EXERCISE:
Each line below must be printed exactly as it stands.

DATA FOR THIS EXERCISE:
--

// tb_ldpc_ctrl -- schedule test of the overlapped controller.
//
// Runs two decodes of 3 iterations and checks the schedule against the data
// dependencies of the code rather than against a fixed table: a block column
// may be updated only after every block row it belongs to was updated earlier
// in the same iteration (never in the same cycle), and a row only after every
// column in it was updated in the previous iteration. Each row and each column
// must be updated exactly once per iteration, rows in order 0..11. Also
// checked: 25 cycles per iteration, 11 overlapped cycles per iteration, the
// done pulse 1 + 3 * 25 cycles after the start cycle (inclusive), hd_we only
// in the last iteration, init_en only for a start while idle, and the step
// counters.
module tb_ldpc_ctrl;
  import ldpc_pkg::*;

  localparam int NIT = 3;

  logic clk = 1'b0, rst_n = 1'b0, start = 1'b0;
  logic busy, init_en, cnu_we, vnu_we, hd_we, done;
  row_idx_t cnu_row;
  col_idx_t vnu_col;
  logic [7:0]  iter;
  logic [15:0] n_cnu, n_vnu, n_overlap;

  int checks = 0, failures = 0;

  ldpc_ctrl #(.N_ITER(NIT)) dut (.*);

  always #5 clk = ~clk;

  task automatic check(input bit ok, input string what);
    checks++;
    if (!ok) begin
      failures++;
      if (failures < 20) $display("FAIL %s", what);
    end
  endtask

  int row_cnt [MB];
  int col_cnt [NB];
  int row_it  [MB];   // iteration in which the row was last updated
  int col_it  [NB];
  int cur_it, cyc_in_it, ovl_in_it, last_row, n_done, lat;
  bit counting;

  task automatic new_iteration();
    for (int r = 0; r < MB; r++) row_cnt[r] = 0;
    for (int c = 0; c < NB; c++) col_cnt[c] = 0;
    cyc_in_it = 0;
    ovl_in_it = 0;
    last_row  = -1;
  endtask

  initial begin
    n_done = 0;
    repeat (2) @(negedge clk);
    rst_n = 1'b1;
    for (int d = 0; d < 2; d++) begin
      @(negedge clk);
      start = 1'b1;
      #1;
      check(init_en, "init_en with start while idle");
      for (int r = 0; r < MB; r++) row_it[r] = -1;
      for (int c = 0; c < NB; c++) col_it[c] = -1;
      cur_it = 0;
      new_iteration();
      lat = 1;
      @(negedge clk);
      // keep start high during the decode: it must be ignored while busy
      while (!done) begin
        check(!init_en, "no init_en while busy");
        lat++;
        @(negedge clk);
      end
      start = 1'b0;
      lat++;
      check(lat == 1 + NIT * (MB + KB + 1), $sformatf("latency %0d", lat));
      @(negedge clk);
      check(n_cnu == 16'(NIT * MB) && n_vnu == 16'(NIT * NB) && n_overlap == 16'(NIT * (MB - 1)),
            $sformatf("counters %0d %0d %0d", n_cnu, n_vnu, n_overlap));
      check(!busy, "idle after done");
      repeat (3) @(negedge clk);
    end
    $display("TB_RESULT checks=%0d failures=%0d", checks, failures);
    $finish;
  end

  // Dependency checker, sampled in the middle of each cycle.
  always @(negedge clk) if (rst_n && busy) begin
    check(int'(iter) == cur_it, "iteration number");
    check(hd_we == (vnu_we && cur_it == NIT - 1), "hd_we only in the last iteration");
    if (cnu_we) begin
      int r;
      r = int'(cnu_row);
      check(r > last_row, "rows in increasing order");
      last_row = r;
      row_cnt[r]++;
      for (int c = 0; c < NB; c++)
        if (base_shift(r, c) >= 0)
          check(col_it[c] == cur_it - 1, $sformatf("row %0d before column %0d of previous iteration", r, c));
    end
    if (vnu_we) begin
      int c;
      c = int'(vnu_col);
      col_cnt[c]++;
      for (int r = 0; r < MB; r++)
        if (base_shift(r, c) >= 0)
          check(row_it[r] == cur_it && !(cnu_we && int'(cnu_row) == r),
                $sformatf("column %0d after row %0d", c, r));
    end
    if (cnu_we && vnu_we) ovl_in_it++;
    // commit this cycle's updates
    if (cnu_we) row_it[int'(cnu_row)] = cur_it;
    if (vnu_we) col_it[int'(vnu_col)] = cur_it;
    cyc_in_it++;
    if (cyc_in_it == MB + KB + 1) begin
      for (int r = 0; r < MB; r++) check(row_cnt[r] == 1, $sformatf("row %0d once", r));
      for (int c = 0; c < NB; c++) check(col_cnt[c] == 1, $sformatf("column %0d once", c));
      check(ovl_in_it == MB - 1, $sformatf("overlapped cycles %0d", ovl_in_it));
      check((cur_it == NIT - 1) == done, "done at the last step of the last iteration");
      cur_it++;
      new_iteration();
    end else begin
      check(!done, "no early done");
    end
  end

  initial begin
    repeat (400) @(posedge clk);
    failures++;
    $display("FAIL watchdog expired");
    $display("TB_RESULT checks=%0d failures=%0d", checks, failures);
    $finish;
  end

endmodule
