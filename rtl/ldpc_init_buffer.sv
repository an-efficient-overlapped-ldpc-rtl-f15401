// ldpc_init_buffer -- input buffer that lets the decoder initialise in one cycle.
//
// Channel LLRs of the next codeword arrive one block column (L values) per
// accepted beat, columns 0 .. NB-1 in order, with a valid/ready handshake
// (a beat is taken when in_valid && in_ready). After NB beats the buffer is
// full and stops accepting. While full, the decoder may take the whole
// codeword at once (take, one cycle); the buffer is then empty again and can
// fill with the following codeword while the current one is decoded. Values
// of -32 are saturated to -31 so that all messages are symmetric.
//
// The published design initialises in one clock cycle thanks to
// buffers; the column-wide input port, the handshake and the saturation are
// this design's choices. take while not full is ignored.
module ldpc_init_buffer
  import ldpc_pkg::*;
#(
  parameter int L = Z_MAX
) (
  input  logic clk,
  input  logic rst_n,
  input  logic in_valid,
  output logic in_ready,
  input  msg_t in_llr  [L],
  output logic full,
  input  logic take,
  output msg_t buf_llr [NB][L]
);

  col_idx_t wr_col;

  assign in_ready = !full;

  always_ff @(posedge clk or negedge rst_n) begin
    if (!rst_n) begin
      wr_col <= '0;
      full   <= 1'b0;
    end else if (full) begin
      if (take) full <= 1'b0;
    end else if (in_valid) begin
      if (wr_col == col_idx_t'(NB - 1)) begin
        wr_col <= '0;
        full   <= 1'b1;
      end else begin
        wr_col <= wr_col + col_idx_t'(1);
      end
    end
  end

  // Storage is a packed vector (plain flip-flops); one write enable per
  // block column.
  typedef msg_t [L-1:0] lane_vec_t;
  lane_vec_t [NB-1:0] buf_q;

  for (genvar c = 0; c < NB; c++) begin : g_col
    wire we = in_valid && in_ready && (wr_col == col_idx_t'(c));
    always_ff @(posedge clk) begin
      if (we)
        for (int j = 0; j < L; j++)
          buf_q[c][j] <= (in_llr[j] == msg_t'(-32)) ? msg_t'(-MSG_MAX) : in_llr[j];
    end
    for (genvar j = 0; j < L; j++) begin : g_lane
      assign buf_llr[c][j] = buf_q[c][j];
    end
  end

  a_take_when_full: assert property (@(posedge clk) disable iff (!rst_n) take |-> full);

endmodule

--

EXERCISE OUTPUT:
// tb_ldpc_ctrl -- schedule test of the overlapped controller.
//
// Runs two decodes of 3 iterations and checks the schedule against the data
// dependencies of the code rather than against a fixed table: a block column
// may be updated only after every block row it belongs to was updated earlier
// in the same iteration (never in the same cycle), and a row only after every
// column in it was updated in the previous iteration. Each row and each column
// must be updated exactly once per iteration, rows in order 0..11. Also
// checked: 25 cycles per iteration, 11 overlapped cycles per iteration, the
// done pulse 1 + 3 * 25 cycles after the start cycle (inclusive), hd_we only
// in the last iteration, init_en only for a start while idle, and the step
// counters.
module tb_ldpc_ctrl;
  import ldpc_pkg::*;

  localparam int NIT = 3;

  logic clk = 1'b0, rst_n = 1'b0, start = 1'b0;
  logic busy, init_en, cnu_we, vnu_we, hd_we, done;
  row_idx_t cnu_row;
  col_idx_t vnu_col;
  logic [7:0]  iter;
  logic [15:0] n_cnu, n_vnu, n_overlap;

  int checks = 0, failures = 0;

  ldpc_ctrl #(.N_ITER(NIT)) dut (.*);

  always #5 clk = ~clk;

  task automatic check(input bit ok, input string what);
    checks++;
    if (!ok) begin
      failures++;
      if (failures < 20) $display("FAIL %s", what);
    end
  endtask

  int row_cnt [MB];
  int col_cnt [NB];
  int row_it  [MB];   // iteration in which the row was last updated
  int col_it  [NB];
  int cur_it, cyc_in_it, ovl_in_it, last_row, n_done, lat;
  bit counting;

  task automatic new_iteration();
    for (int r = 0; r < MB; r++) row_cnt[r] = 0;
    for (int c = 0; c < NB; c++) col_cnt[c] = 0;
    cyc_in_it = 0;
    ovl_in_it = 0;
    last_row  = -1;
  endtask

  initial begin
    n_done = 0;
    repeat (2) @(negedge clk);
    rst_n = 1'b1;
    for (int d = 0; d < 2; d++) begin
      @(negedge clk);
      start = 1'b1;
      #1;
      check(init_en, "init_en with start while idle");
      for (int r = 0; r < MB; r++) row_it[r] = -1;
      for (int c = 0; c < NB; c++) col_it[c] = -1;
      cur_it = 0;
      new_iteration();
      lat = 1;
      @(negedge clk);
      // keep start high during the decode: it must be ignored while busy
      while (!done) begin
        check(!init_en, "no init_en while busy");
        lat++;
        @(negedge clk);
      end
      start = 1'b0;
      lat++;
      check(lat == 1 + NIT * (MB + KB + 1), $sformatf("latency %0d", lat));
      @(negedge clk);
      check(n_cnu == 16'(NIT * MB) && n_vnu == 16'(NIT * NB) && n_overlap == 16'(NIT * (MB - 1)),
            $sformatf("counters %0d %0d %0d", n_cnu, n_vnu, n_overlap));
      check(!busy, "idle after done");
      repeat (3) @(negedge clk);
    end
    $display("TB_RESULT checks=%0d failures=%0d", checks, failures);
    $finish;
  end

  // Dependency checker, sampled in the middle of each cycle.
  always @(negedge clk) if (rst_n && busy) begin
    check(int'(iter) == cur_it, "iteration number");
    check(hd_we == (vnu_we && cur_it == NIT - 1), "hd_we only in the last iteration");
    if (cnu_we) begin
      int r;
      r = int'(cnu_row);
      check(r > last_row, "rows in increasing order");
      last_row = r;
      row_cnt[r]++;
      for (int c = 0; c < NB; c++)
        if (base_shift(r, c) >= 0)
          check(col_it[c] == cur_it - 1, $sformatf("row %0d before column %0d of previous iteration", r, c));
    end
    if (vnu_we) begin
      int c;
      c = int'(vnu_col);
      col_cnt[c]++;
      for (int r = 0; r < MB; r++)
        if (base_shift(r, c) >= 0)
          check(row_it[r] == cur_it && !(cnu_we && int'(cnu_row) == r),
                $sformatf("column %0d after row %0d", c, r));
    end
    if (cnu_we && vnu_we) ovl_in_it++;
    // commit this cycle's updates
    if (cnu_we) row_it[int'(cnu_row)] = cur_it;
    if (vnu_we) col_it[int'(vnu_col)] = cur_it;
    cyc_in_it++;
    if (cyc_in_it == MB + KB + 1) begin
      for (int r = 0; r < MB; r++) check(row_cnt[r] == 1, $sformatf("row %0d once", r));
      for (int c = 0; c < NB; c++) check(col_cnt[c] == 1, $sformatf("column %0d once", c));
      check(ovl_in_it == MB - 1, $sformatf("overlapped cycles %0d", ovl_in_it));
      check((cur_it == NIT - 1) == done, "done at the last step of the last iteration");
      cur_it++;
      new_iteration();
    end else begin
      check(!done, "no early done");
    end
  end

  initial begin
    repeat (400) @(posedge clk);
    failures++;
    $display("FAIL watchdog expired");
    $display("TB_RESULT checks=%0d failures=%0d", checks, failures);
    $finish;
  end

endmodule
filename rtl/ldpc_init_buffer.sv
repository an-efficient-overlapped-ldpc-rtl-f15401
// ldpc_init_buffer -- input buffer that lets the decoder initialise in one cycle.
//
// Channel LLRs of the next codeword arrive one block column (L values) per
// accepted beat, columns 0 .. NB-1 in order, with a valid/ready handshake
// (a beat is taken when in_valid && in_ready). After NB beats the buffer is
// full and stops accepting. While full, the decoder may take the whole
// codeword at once (take, one cycle); the buffer is then empty again and can
// fill with the following codeword while the current one is decoded. Values
// of -32 are saturated to -31 so that all messages are symmetric.
//
// The published design initialises in one clock cycle thanks to
// buffers; the column-wide input port, the handshake and the saturation are
// this design's choices. take while not full is ignored.
module ldpc_init_buffer
  import ldpc_pkg::*;
#(
  parameter int L = Z_MAX
) (
  input  logic clk,
  input  logic rst_n,
  input  logic in_valid,
  output logic in_ready,
  input  msg_t in_llr  [L],
  output logic full,
  input  logic take,
  output msg_t buf_llr [NB][L]
);

  col_idx_t wr_col;

  assign in_ready = !full;

  always_ff @(posedge clk or negedge rst_n) begin
    if (!rst_n) begin
      wr_col <= '0;
      full   <= 1'b0;
    end else if (full) begin
      if (take) full <= 1'b0;
    end else if (in_valid) begin
      if (wr_col == col_idx_t'(NB - 1)) begin
        wr_col <= '0;
        full   <= 1'b1;
      end else begin
        wr_col <= wr_col + col_idx_t'(1);
      end
    end
  end

  // Storage is a packed vector (plain flip-flops); one write enable per
  // block column.
  typedef msg_t [L-1:0] lane_vec_t;
  lane_vec_t [NB-1:0] buf_q;

  for (genvar c = 0; c < NB; c++) begin : g_col
    wire we = in_valid && in_ready && (wr_col == col_idx_t'(c));
    always_ff @(posedge clk) begin
      if (we)
        for (int j = 0; j < L; j++)
          buf_q[c][j] <= (in_llr[j] == msg_t'(-32)) ? msg_t'(-MSG_MAX) : in_llr[j];
    end
    for (genvar j = 0; j < L; j++) begin : g_lane
      assign buf_llr[c][j] = buf_q[c][j];
    end
  end

  a_take_when_full: assert property (@(posedge clk) disable iff (!rst_n) take |-> full);

endmodule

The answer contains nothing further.